:: Material shown ::
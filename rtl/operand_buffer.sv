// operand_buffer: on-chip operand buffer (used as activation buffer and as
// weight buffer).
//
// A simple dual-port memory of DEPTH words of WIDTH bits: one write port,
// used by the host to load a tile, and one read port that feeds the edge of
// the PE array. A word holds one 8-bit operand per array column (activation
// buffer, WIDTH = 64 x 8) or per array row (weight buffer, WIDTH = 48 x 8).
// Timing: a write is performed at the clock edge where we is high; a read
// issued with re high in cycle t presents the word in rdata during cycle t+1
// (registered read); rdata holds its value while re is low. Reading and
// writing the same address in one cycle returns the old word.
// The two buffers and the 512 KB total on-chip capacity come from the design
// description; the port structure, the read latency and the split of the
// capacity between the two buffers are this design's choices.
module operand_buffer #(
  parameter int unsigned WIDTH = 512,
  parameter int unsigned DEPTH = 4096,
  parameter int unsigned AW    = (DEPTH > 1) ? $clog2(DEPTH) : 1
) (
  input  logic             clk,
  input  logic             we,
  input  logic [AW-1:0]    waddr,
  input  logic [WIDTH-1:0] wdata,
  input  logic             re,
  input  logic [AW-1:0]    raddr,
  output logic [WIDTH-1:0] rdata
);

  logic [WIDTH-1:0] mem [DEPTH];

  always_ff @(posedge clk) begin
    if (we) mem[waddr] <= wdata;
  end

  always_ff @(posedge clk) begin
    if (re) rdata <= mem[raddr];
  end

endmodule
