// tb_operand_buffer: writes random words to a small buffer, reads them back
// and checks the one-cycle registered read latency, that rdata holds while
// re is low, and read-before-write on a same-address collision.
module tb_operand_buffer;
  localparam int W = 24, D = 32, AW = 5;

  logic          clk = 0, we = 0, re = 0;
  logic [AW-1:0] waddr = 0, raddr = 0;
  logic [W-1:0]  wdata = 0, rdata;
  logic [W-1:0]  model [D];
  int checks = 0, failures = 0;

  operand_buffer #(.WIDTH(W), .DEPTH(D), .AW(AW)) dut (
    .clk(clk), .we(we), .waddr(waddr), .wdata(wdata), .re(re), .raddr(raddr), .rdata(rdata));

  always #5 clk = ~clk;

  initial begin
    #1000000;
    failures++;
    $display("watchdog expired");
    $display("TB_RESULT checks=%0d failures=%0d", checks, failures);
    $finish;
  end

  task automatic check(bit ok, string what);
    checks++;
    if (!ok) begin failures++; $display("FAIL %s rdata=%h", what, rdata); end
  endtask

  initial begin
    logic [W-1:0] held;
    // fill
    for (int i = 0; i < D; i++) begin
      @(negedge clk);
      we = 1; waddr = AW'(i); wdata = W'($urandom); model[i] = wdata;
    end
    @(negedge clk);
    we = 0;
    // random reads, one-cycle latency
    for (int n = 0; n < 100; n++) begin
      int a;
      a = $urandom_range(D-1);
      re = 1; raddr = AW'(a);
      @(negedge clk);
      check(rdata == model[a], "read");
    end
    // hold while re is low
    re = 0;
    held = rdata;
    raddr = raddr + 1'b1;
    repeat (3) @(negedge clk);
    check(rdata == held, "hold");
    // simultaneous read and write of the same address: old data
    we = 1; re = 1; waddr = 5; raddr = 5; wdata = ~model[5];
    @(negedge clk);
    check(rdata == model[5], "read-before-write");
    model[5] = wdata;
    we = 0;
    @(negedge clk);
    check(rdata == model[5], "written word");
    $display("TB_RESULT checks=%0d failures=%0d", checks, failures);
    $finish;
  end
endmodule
:::
:: Material shown ::
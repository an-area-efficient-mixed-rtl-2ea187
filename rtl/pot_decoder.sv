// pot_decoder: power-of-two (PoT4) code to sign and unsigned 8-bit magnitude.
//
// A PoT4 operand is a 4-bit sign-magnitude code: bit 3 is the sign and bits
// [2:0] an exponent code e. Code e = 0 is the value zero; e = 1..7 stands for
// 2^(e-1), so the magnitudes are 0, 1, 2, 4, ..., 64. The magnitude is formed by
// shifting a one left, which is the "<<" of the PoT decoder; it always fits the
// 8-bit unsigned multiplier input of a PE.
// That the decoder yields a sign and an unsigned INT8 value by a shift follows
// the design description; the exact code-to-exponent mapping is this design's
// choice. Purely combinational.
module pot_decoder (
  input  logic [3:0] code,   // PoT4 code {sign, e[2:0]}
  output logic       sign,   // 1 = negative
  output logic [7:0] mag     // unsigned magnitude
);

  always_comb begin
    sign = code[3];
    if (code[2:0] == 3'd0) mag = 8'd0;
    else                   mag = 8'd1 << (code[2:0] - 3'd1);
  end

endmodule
:::
Task description: Please go over the data above and copy each line with "design" in it.

Problem solution:
// The two buffers and the 512 KB total on-chip capacity come from the design
// capacity between the two buffers are this design's choices.
// the design description; the exact code-to-exponent mapping is this design's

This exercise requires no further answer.